In Albania there were protests in May over plans to replace Tirana's national theatre with a BIG design. Ingels made front-page news again in October, where a profile in TIME magazine revealed the extent of his next project: redesigning the entire planet to solve climate change.
His studio also announced some high profile projects in 2020, including a 3d-printed Moonbase for NASA, a city built out of wood at the foot of Mount Fuji, and a Virgin Hyperloop testing facility for Virginia.
Disguised ventilation shafts
Cunningly-disguised infrastructure elements were a more unexpected trend in 2020.
Neiheiser Argyros built a white metal pavilion that integrates a digital screen, a cafe and public toilets to hide the fire escape and exhaust vents of the London Underground. On another part of the line, Cullinan Studio built an energy centre over the top of a vent to turn hot air created by the Northern Line into hot water for the surrounding homes – all hidden behind a bright red perforated metal screen.

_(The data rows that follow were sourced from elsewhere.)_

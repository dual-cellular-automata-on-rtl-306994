# Dual cellular-automaton image encryptor

This design encrypts a 128 × 128 grey-level image held in on-chip memory. It
uses two small cellular automata (CA), each clocked alongside the other:

* a **14-bit CA** whose state is used as the *address* at which each pixel is
  stored, which scrambles pixel positions;
* an **8-bit CA** whose state is a *key byte* combined with the pixel value.

Two encrypted copies are produced at the same time. Image 1 holds
`pixel XOR key` and image 2 holds `pixel XNOR key`. Both copies go to the same
scrambled address, each in its own 16 KiB RAM. The key is the pair of seeds:
any of the 2^14 − 1 non-zero 14-bit seeds selects a different scrambling
order, and the 8-bit seed selects the phase of the key stream.

One image takes 3 clocks per pixel: 3 × 16384 = 49,152 clocks, or 0.98 ms at
50 MHz.

## The cellular automata

Both automata are one-dimensional arrays of flip-flops. Each clock, every
cell takes a new value from its neighbours under one of two rules:

| rule | next value of cell *i* |
|------|------------------------|
| 90   | s(i−1) ⊕ s(i+1)          |
| 150  | s(i−1) ⊕ s(i) ⊕ s(i+1)   |

The cells at the two ends see a constant 0 beyond the edge (null boundary).
Each cell's rule is fixed in hardware:

| CA | cells 1 → N |
|----|-------------|
| 14-bit (`ca14`) | 90, 150, 150, 150, 150, 150, 90, 150, 150, 150, 150, 150, 150, 90 |
| 8-bit (`ca8`)   | 90, 90, 150, 90, 150, 90, 150, 90 |

Both rule sets are *maximal length*. From any non-zero seed, the 14-bit CA
passes through all 16,383 non-zero states before it repeats, and the 8-bit
CA through all 255 non-zero bytes. The testbenches check both periods. The
all-zero state is a fixed point, so a zero seed is replaced by 1 when it is
loaded.

In the RTL a whole generation is one expression. Cell 1 is bit 0, so the left
neighbour of bit *i* is bit *i−1*:

```
next = (state << 1) ^ (state >> 1) ^ (state & RULE150)
```

The shifts shift in zeros at both ends, which gives the null boundary.
`RULE150` has a 1 for every rule-150 cell (`dca_pkg::CA14_RULE150`,
`dca_pkg::CA8_RULE150`).

## Why the scrambling is a permutation

The pixels are read in row order: index *k* = row·128 + column, for k = 0 … 16383.
Pixel *k* is written at the address the 14-bit CA holds after k+1 steps. These
first 16,383 addresses are the CA's 16,383 non-zero states, each exactly
once, so no pixel overwrites another. The image has one pixel more than the CA
has states. The last pixel (k = 16383) is therefore written to address 0, the
one address the CA never produces. Every RAM location is written exactly once.

To decrypt, run the same two automata from the same seeds. For each *k*,
read the byte at the k-th address and XOR it with the k-th key byte. For
image 2, invert the byte first. There is no decryption hardware here; the
testbenches decrypt in software.

## Pixel timing

The controller (`encrypt_ctrl`) spends exactly three clocks on every pixel:

| clock | state    | action |
|-------|----------|--------|
| 1     | `S_GEN`  | both CAs step once (`ca_step`) |
| 2     | `S_ADDR` | the new 14-bit CA value (or 0 for the last pixel) is latched into the RAM address registers `addr`/`addr1`; the secret-image RAM is read at index *k* |
| 3     | `S_ENC`  | the pixel is XORed / XNORed with the 8-bit CA value and written to both RAMs (`ram_we`); *k* advances |

While `S_IDLE` the CAs are held loaded with `seed14`/`seed8`. The `encrypt`
input is a switch. It passes through a two-flip-flop synchroniser, and the run
starts three clocks after the switch reads 1. `busy` is high for exactly
49,152 clocks. `done` then stays high until the switch returns to 0, which
sends the controller back to idle and reloads the seeds. Opening the switch
during a run does not stop that run.

## Block structure

```
              img_we/waddr/wdata                      rd_addr
                    │                                    │
              ┌─────▼──────────┐  pixel   ┌──────────┐  ┌▼────────────────┐
  pix_raddr ─►│secret_image_mem├─────────►│          ├─►│ enc_image_ram 1 ├─► rd_data_xor
              └────────────────┘          │  pixel_  │  │ (XOR image)     │
 ┌──────────┐        ca8 state (key) ────►│  cipher  │  └─────────────────┘
 │encrypt_  │ step/load ┌──────┐          │          │  ┌─────────────────┐
 │ctrl      ├──────────►│ ca8  │          │          ├─►│ enc_image_ram 2 ├─► rd_data_xnor
 │          ├──────────►│ ca14 ├─state──► └──────────┘  │ (XNOR image)    │
 │          │◄──────────┴──────┘                        └─────────────────┘
 │          ├──── ram_we, addr, addr1 ──────────────────► both RAMs
 └──────────┘
```

| file | contents |
|------|----------|
| `rtl/dca_pkg.sv` | image size, widths, the two rule masks, controller state type |
| `rtl/ca14.sv` | 14-cell shuffler CA with seed load |
| `rtl/ca8.sv` | 8-cell key CA with seed load |
| `rtl/pixel_cipher.sv` | XOR and XNOR of pixel and key (combinational) |
| `rtl/secret_image_mem.sv` | 16384 × 8 RAM for the input image, load port + registered read |
| `rtl/enc_image_ram.sv` | 16384 × 8 RAM for one encrypted image, write port + independent registered read-back port |
| `rtl/encrypt_ctrl.sv` | switch synchroniser and three-clock-per-pixel sequencer |
| `rtl/dual_ca_encryptor.sv` | top level |

### Top-level ports (`dual_ca_encryptor`)

| port | dir | width | use |
|------|-----|-------|-----|
| `clk`, `rst_n` | in | 1 | clock (50 MHz intended), asynchronous active-low reset |
| `encrypt` | in | 1 | switch; 1 starts a run |
| `seed14`, `seed8` | in | 14, 8 | key; sampled while idle |
| `img_we`, `img_waddr`, `img_wdata` | in | 1, 14, 8 | load the secret image (row order) |
| `rd_addr` | in | 14 | read-back address for both encrypted images |
| `rd_data_xor`, `rd_data_xnor` | out | 8 | encrypted bytes, one clock after `rd_addr` |
| `busy`, `done` | out | 1 | run in progress / finished |

Memory: 3 × 131,072 bits. The two encrypted-image RAMs take 262,144 bits.
The secret-image RAM takes another 131,072.

## What is fixed and what was chosen

These points follow the published design: the two rule sequences, the
14-bit and 8-bit widths, the 128 × 128 × 8-bit image, the XOR image and the
XNOR image written to two separate 16384-byte memories at the same address,
three clocks per pixel in the order step / address / encrypt-and-write, the
two address registers, the `encrypt` switch and the 50 MHz clock.

These were chosen for this implementation:

* **Null boundary and bit order.** Cell 1 is bit 0, and the cells beyond
  both ends are constant 0. With this reading both rule sets are
  maximal-length.
* **Loadable secret image.** In the original, the image appears to have been
  compiled into logic, because its reported logic usage changes from image to
  image. Here it sits in a RAM with a load port.
* **Seed ports and zero-seed guard.** The 14-bit seed is the key. How the
  seeds were entered on the original board is not described.
* **Read-back port.** The original read the RAMs out over JTAG with a vendor
  memory editor. Here they have a second, plain read port.
* **Last pixel at address 0.** This makes the scrambling a full permutation
  of all 16384 positions.
* **Control details.** These are the synchroniser, the `busy`/`done`
  handshake, the return-to-idle rule, the asynchronous reset (CAs reset to 1),
  and reading the secret pixel in clock 2.
* **One CA step per pixel.** One passage of the original says that the CAs make
  new numbers every clock. Here they step once per pixel, in its first clock,
  as its detailed timing describes.

The original reports 230 registers. This RTL has 57 flip-flops outside the
RAMs after synthesis; how the 230 were used is not described. Only the
encryption datapath is given here. There is no decryption circuit and no
interface to a particular board.

## Verification

Each module has a self-checking testbench in `tb/`. Each one ends with a
line `TB_RESULT checks=N failures=M`.

| testbench | what it checks |
|-----------|----------------|
| `tb_ca14`, `tb_ca8` | every state against a cell-by-cell model built from the rule list; reset, load priority, zero seed, hold when `step=0`; full period and every non-zero state visited once |
| `tb_pixel_cipher` | all 65,536 pixel/key pairs, and that applying the key twice gives the pixel back |
| `tb_secret_image_mem`, `tb_enc_image_ram` | fill, read back every location with its one-clock latency, random overwrites against a shadow copy |
| `tb_encrypt_ctrl` | a full 16384-pixel run with a stand-in CA: step → address → write on consecutive clocks, sequential pixel index, addresses, address 0 for the last pixel, `busy` = 49,152 clocks, `done`/idle behaviour, switch opened mid-run |
| `tb_dual_ca_encryptor` | the whole design at full size, no parameter overrides: three complete encryptions of a synthetic image (chosen seeds, a different 14-bit seed with the switch opened mid-run, zero seeds). Each byte of both images is checked against a reference model, then decrypted back to the original. It also counts that each mechanism occurred |
| `tb_image_workloads` | five 128 × 128 images with different statistics. It reports MSE, PSNR and the histogram of the encrypted images, and requires PSNR < 12 dB and a nearly flat histogram |

Typical results from `tb_image_workloads` are PSNR between 6 and 10 dB
between original and encrypted image, with all 256 grey levels in use. For
128 × 128 photographs, the published measurements for this cipher lie
between about 7.8 and 9.3 dB.

To run a testbench with Verilator:

```
verilator --binary --timing --assert -Irtl --top-module tb_dual_ca_encryptor \
    rtl/dca_pkg.sv tb/tb_dual_ca_encryptor.sv
./obj_dir/Vtb_dual_ca_encryptor
```

The package must come first on the command line; `-Irtl` lets Verilator find
every module in its own file. Each testbench runs in well under a second.

## Changing the design

* Other rule sets: change `CA14_RULE150` / `CA8_RULE150` in `dca_pkg`, or
  override the `RULE150` parameter of `ca14` / `ca8`. Only maximal-length
  rule vectors keep the scrambling a permutation. `tb_ca14` checks the period
  and shows how to test a new vector.
* Another image size: `NPIX`, `ADDR_W` and the shuffler width must agree
  (NPIX = 2^ADDR_W). The shuffler must be a maximal-length CA of ADDR_W cells.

Architects stepped in to help people and businesses cope with the pandemic, redesigning places and spaces so that people could use them while keeping a distance of over a metre from each other.
Dutch studio Shift Architecture Urbanism came up with a model to allow food markets to re-open safely, and Italian practice Caret Studio painted a public square in a town near Florence so that residents could socialise outdoors.
Weston Williamson + Partners put together a plan to help workplaces to comply with social distancing rules, and The Manser Practice did the same for hotels.
MASS Design Group came up with strategies to help bars and restaurants separate customers, while Isometric Studio put together a toolkit for museums and galleries.
Precht presented a design for a socially distanced park based on a hedge maze, and Arup made miniature parks with built-in benches to help businesses re-open in Liverpool.